**** Available data
// tb_result_buf: self-checking test of the result FIFO.
// Pushes and pops random words with random valid and ready patterns against a queue
// model, fills it completely to check that in_ready drops at DEPTH entries and that
// nothing is lost, then drains it and checks that out_valid drops when empty.
module tb_result_buf;
  localparam int DEPTH = 32, DW = 42;
  logic clk = 0;
  always #5 clk = ~clk;

  logic          rst_n = 0;
  logic          in_valid = 0, in_ready, out_valid, out_ready = 0;
  logic [DW-1:0] in_data = '0, out_data;
  logic [5:0]    level;
  logic [DW-1:0] q [$];
  int checks = 0, failures = 0;
  bit full_seen = 0;

  result_buf #(.DEPTH(DEPTH), .DW(DW)) dut (.*);

  always @(posedge clk) if (rst_n) begin
    checks++;
    if (int'(level) != q.size()) begin failures++; $display("FAIL level %0d model %0d", level, q.size()); end
    if (in_ready != (q.size() < DEPTH)) begin failures++; $display("FAIL in_ready"); end
    if (q.size() == DEPTH) full_seen = 1;
    if (out_valid && out_ready) begin
      checks++;
      if (q.size() == 0 || out_data != q[0]) begin failures++; $display("FAIL data"); end
      else void'(q.pop_front());
    end
    if (in_valid && in_ready) q.push_back(in_data);
  end

  task automatic run(int cycles, int p_in, int p_out);
    repeat (cycles) begin
      @(negedge clk);
      in_valid  = ($urandom_range(0, 99) < p_in);
      in_data   = {$urandom, $urandom};
      out_ready = ($urandom_range(0, 99) < p_out);
    end
  endtask

  initial begin
    repeat (100000) @(posedge clk);
    failures++;
    $display("TB_RESULT checks=%0d failures=%0d", checks, failures);
    $finish;
  end

  initial begin
    repeat (2) @(negedge clk);
    rst_n = 1;
    run(300, 50, 50);
    run(100, 90, 10);   // fill up
    run(200, 10, 90);   // drain
    run(50, 0, 100);
    @(negedge clk); in_valid = 0; out_ready = 0;
    @(negedge clk);
    checks += 2;
    if (!full_seen) begin failures++; $display("FAIL never full"); end
    if (out_valid)  begin failures++; $display("FAIL not empty"); end
    $display("TB_RESULT checks=%0d failures=%0d", checks, failures);
    $finish;
  end
endmodule
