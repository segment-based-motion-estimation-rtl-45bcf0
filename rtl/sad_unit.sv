// sad_unit: masked sum of absolute differences over a macro-block, N pixel pairs per
// cycle.
//
// Each cycle a line of the current block (cur), the matching line of the reference
// search area (refl) and the sub-segment mask of the line are accepted. Pixels whose
// mask bit is 0 contribute nothing, so the sum covers only the pixels of the current
// sub-segment:  SAD = sum over the block of |cur - ref| * mask.  Besides the SAD the
// unit counts the masked-in pixels (wsum), the accumulated weight of the sub-segment.
//
// Pipeline (3 stages, one line per cycle, no bubbles needed between blocks):
//   1. per-pixel absolute difference, masked, and mask bits registered;
//   2. adder tree over the N differences and popcount of the mask, registered;
//   3. accumulation; in_first restarts the sums, in_last marks the block's end.
// out_valid pulses for one cycle three cycles after the line flagged in_last was
// accepted; sad and wsum then hold the block result until the next block ends.
//
// Follows the published design: 16 pixels in parallel, a third (mask) input, accumulation over
// the 16 lines of the block. This design's own choices: the pipeline depth, the first/
// last flags and the pixel count as accumulated weight.
module sad_unit #(
  parameter int N      = 16,
  parameter int PIX_W  = 8,
  parameter int ROWS   = 16,
  localparam int LSUM_W = PIX_W + $clog2(N) + 1,
  localparam int SAD_W  = PIX_W + $clog2(N * ROWS),
  localparam int CNT_W  = $clog2(N + 1),
  localparam int WSUM_W = $clog2(N * ROWS + 1)
) (
  input  logic                    clk,
  input  logic                    rst_n,
  input  logic                    in_valid,
  input  logic                    in_first,
  input  logic                    in_last,
  input  logic [N-1:0][PIX_W-1:0] cur,
  input  logic [N-1:0][PIX_W-1:0] refl,
  input  logic [N-1:0]            mask,
  output logic                    out_valid,
  output logic [SAD_W-1:0]        sad,
  output logic [WSUM_W-1:0]       wsum
);

  // Stage 1
  logic [N-1:0][PIX_W-1:0] ad_q;
  logic [N-1:0]            m_q;
  logic                    v1, f1, l1;
  // Stage 2
  logic [LSUM_W-1:0]       lsum_d, lsum_q;
  logic [CNT_W-1:0]        cnt_d, cnt_q;
  logic                    v2, f2, l2;

  always_ff @(posedge clk) begin
    for (int i = 0; i < N; i++) begin
      if (!mask[i])            ad_q[i] <= '0;
      else if (cur[i] >= refl[i]) ad_q[i] <= cur[i] - refl[i];
      else                     ad_q[i] <= refl[i] - cur[i];
    end
    m_q <= mask;
  end

  always_comb begin
    lsum_d = '0;
    cnt_d  = '0;
    for (int i = 0; i < N; i++) begin
      lsum_d = lsum_d + LSUM_W'(ad_q[i]);
      cnt_d  = cnt_d + CNT_W'(m_q[i]);
    end
  end

  always_ff @(posedge clk) begin
    lsum_q <= lsum_d;
    cnt_q  <= cnt_d;
  end

  always_ff @(posedge clk or negedge rst_n) begin
    if (!rst_n) begin
      {v1, f1, l1} <= '0;
      {v2, f2, l2} <= '0;
      out_valid    <= 1'b0;
      sad          <= '0;
      wsum         <= '0;
    end else begin
      v1 <= in_valid;
      f1 <= in_valid & in_first;
      l1 <= in_valid & in_last;
      v2 <= v1;
      f2 <= f1;
      l2 <= l1;
      out_valid <= v2 & l2;
      if (v2) begin
        if (f2) begin
          sad  <= SAD_W'(lsum_q);
          wsum <= WSUM_W'(cnt_q);
        end else begin
          sad  <= sad + SAD_W'(lsum_q);
          wsum <= wsum + WSUM_W'(cnt_q);
        end
      end
    end
  end

endmodule
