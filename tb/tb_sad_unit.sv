// tb_sad_unit: self-checking test of the masked SAD unit.
// Sends 40 blocks of 16 random lines with random masks, some back to back and some with
// idle cycles in between, plus a block with the largest possible SAD. For every block the
// expected SAD and pixel count are computed here and compared with the unit's result,
// and out_valid must come exactly 3 cycles after the last line was accepted.
module tb_sad_unit;
  localparam int N = 16, PIX_W = 8, ROWS = 16, NBLK = 40;
  logic clk = 0;
  always #5 clk = ~clk;

  logic                    rst_n = 0;
  logic                    in_valid = 0, in_first = 0, in_last = 0;
  logic [N-1:0][PIX_W-1:0] cur = '0, refl = '0;
  logic [N-1:0]            mask = '0;
  logic                    out_valid;
  logic [15:0]             sad;
  logic [8:0]              wsum;
  int checks = 0, failures = 0;
  int exp_sad [$], exp_w [$], exp_t [$];
  int cycle = 0;

  sad_unit #(.N(N), .PIX_W(PIX_W), .ROWS(ROWS)) dut (.*);

  always @(posedge clk) cycle <= cycle + 1;

  // Scoreboard
  always @(posedge clk) if (rst_n && out_valid) begin
    checks += 3;
    if (exp_sad.size() == 0) begin
      failures++;
      $display("FAIL unexpected out_valid");
    end else begin
      int es, ew, et;
      es = exp_sad.pop_front(); ew = exp_w.pop_front(); et = exp_t.pop_front();
      if (int'(sad) != es)  begin failures++; $display("FAIL sad %0d exp %0d", sad, es); end
      if (int'(wsum) != ew) begin failures++; $display("FAIL wsum %0d exp %0d", wsum, ew); end
      if (cycle - et != 3)  begin failures++; $display("FAIL latency %0d", cycle - et); end
    end
  end

  task automatic send_block(bit worst);
    int s = 0, w = 0;
    for (int r = 0; r < ROWS; r++) begin
      @(negedge clk);
      in_valid = 1; in_first = (r == 0); in_last = (r == ROWS - 1);
      for (int i = 0; i < N; i++) begin
        cur[i]  = worst ? 8'hFF : PIX_W'($urandom);
        refl[i] = worst ? 8'h00 : PIX_W'($urandom);
        mask[i] = worst ? 1'b1 : ($urandom_range(0, 2) != 0);
        if (mask[i]) begin
          s += (cur[i] > refl[i]) ? int'(cur[i]) - int'(refl[i]) : int'(refl[i]) - int'(cur[i]);
          w++;
        end
      end
      if (r == ROWS - 1) begin
        exp_sad.push_back(s); exp_w.push_back(w); exp_t.push_back(cycle);
      end
    end
  endtask

  task automatic idle(int n);
    repeat (n) begin
      @(negedge clk);
      in_valid = 0; in_first = 0; in_last = 0;
    end
  endtask

  initial begin
    repeat (100000) @(posedge clk);
    failures++;
    $display("TB_RESULT checks=%0d failures=%0d", checks, failures);
    $finish;
  end

  initial begin
    repeat (3) @(negedge clk);
    rst_n = 1;
    for (int b = 0; b < NBLK; b++) begin
      send_block(0);
      // Half of the blocks follow the previous one without a gap.
      if ($urandom_range(0, 1) == 0) idle(int'($urandom_range(1, 4)));
    end
    send_block(1);
    idle(1);
    repeat (10) @(negedge clk);
    checks++;
    if (exp_sad.size() != 0) begin failures++; $display("FAIL %0d results missing", exp_sad.size()); end
    $display("TB_RESULT checks=%0d failures=%0d", checks, failures);
    $finish;
  end
endmodule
********
What is being asked —
The lines to return are those with the string "weight" in them; copy each from the entries above.

Exercise result —
// unit counts the masked-in pixels (wsum), the accumulated weight of the sub-segment.
// last flags and the pixel count as accumulated weight.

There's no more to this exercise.